The task: Would you please retype the records that follow, word for word?

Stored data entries
# # # # #
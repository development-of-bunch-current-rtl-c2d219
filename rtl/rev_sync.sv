// rev_sync: locks the ring memory address to the revolution timing.
//
// The ADC delivers one 16-bit word (two bunches) per RF/2 clock. After an
// `arm` pulse (the start command) the block waits for the next rising edge of
// the external revolution marker and restarts its word counter there; from
// then on the counter runs free modulo `turn_words` (harmonic number / 2),
// so every recorded word carries its bunch position. Synchronising once at
// start, then running free, follows the recorder's description; the two-flop
// synchroniser on the marker and the matching two-stage delay of the ADC
// words (so that the word that arrived together with the marker gets address
// 0) are this design's choices.
//
// Timing: word_o/addr_o/valid_o appear three clocks after adc_i. eot_o marks
// the last word of a turn.
// `disarm` drops valid_o and returns to idle.
module rev_sync
  import bcr_pkg::*;
#(
  parameter int unsigned ADDR_W = TURN_W
) (
  input  logic              clk,
  input  logic              rst,
  input  logic              rev_i,        // revolution marker, asynchronous
  input  logic [ADC_W-1:0]  adc_i,        // demultiplexed ADC word
  input  logic [ADDR_W:0]   turn_words,   // ADC words per turn (h / 2)
  input  logic              arm,          // start: wait for next revolution edge
  input  logic              disarm,       // stop address generation
  output logic [ADC_W-1:0]  word_o,
  output logic [ADDR_W-1:0] addr_o,
  output logic              valid_o,
  output logic              eot_o,
  output logic              waiting_o     // armed, no revolution edge seen yet
);

  logic [2:0]       rev_q;
  logic [ADC_W-1:0] adc_d1, adc_d2;
  logic             rev_edge;
  logic             armed;

  assign rev_edge = rev_q[1] & ~rev_q[2];

  always_ff @(posedge clk) begin
    rev_q  <= {rev_q[1:0], rev_i};
    adc_d1 <= adc_i;
    adc_d2 <= adc_d1;
  end

  always_ff @(posedge clk) begin
    if (rst) begin
      armed   <= 1'b0;
      valid_o <= 1'b0;
      addr_o  <= '0;
      word_o  <= '0;
    end else begin
      word_o  <= adc_d2;
      if (disarm) begin
        armed   <= 1'b0;
        valid_o <= 1'b0;
      end else if (arm) begin
        armed   <= 1'b1;
        valid_o <= 1'b0;
      end else if (armed && rev_edge) begin
        armed   <= 1'b0;
        valid_o <= 1'b1;
        addr_o  <= '0;
      end else if (valid_o) begin
        addr_o <= (ADDR_W+1)'(addr_o) == turn_words - 1'b1 ? '0 : addr_o + 1'b1;
      end
    end
  end

  assign eot_o     = valid_o && ((ADDR_W+1)'(addr_o) == turn_words - 1'b1);
  assign waiting_o = armed;

endmodule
# # # # #
Written answer:
repository development-of-bunch-current-rtl-c2d219
filename rtl/rev_sync.sv
// rev_sync: locks the ring memory address to the revolution timing.
//
// The ADC delivers one 16-bit word (two bunches) per RF/2 clock. After an
// `arm` pulse (the start command) the block waits for the next rising edge of
// the external revolution marker and restarts its word counter there; from
// then on the counter runs free modulo `turn_words` (harmonic number / 2),
// so every recorded word carries its bunch position. Synchronising once at
// start, then running free, follows the recorder's description; the two-flop
// synchroniser on the marker and the matching two-stage delay of the ADC
// words (so that the word that arrived together with the marker gets address
// 0) are this design's choices.
//
// Timing: word_o/addr_o/valid_o appear three clocks after adc_i. eot_o marks
// the last word of a turn.
// `disarm` drops valid_o and returns to idle.
module rev_sync
  import bcr_pkg::*;
#(
  parameter int unsigned ADDR_W = TURN_W
) (
  input  logic              clk,
  input  logic              rst,
  input  logic              rev_i,        // revolution marker, asynchronous
  input  logic [ADC_W-1:0]  adc_i,        // demultiplexed ADC word
  input  logic [ADDR_W:0]   turn_words,   // ADC words per turn (h / 2)
  input  logic              arm,          // start: wait for next revolution edge
  input  logic              disarm,       // stop address generation
  output logic [ADC_W-1:0]  word_o,
  output logic [ADDR_W-1:0] addr_o,
  output logic              valid_o,
  output logic              eot_o,
  output logic              waiting_o     // armed, no revolution edge seen yet
);

  logic [2:0]       rev_q;
  logic [ADC_W-1:0] adc_d1, adc_d2;
  logic             rev_edge;
  logic             armed;

  assign rev_edge = rev_q[1] & ~rev_q[2];

  always_ff @(posedge clk) begin
    rev_q  <= {rev_q[1:0], rev_i};
    adc_d1 <= adc_i;
    adc_d2 <= adc_d1;
  end

  always_ff @(posedge clk) begin
    if (rst) begin
      armed   <= 1'b0;
      valid_o <= 1'b0;
      addr_o  <= '0;
      word_o  <= '0;
    end else begin
      word_o  <= adc_d2;
      if (disarm) begin
        armed   <= 1'b0;
        valid_o <= 1'b0;
      end else if (arm) begin
        armed   <= 1'b1;
        valid_o <= 1'b0;
      end else if (armed && rev_edge) begin
        armed   <= 1'b0;
        valid_o <= 1'b1;
        addr_o  <= '0;
      end else if (valid_o) begin
        addr_o <= (ADDR_W+1)'(addr_o) == turn_words - 1'b1 ? '0 : addr_o + 1'b1;
      end
    end
  end

  assign eot_o     = valid_o && ((ADDR_W+1)'(addr_o) == turn_words - 1'b1);
  assign waiting_o = armed;

endmodule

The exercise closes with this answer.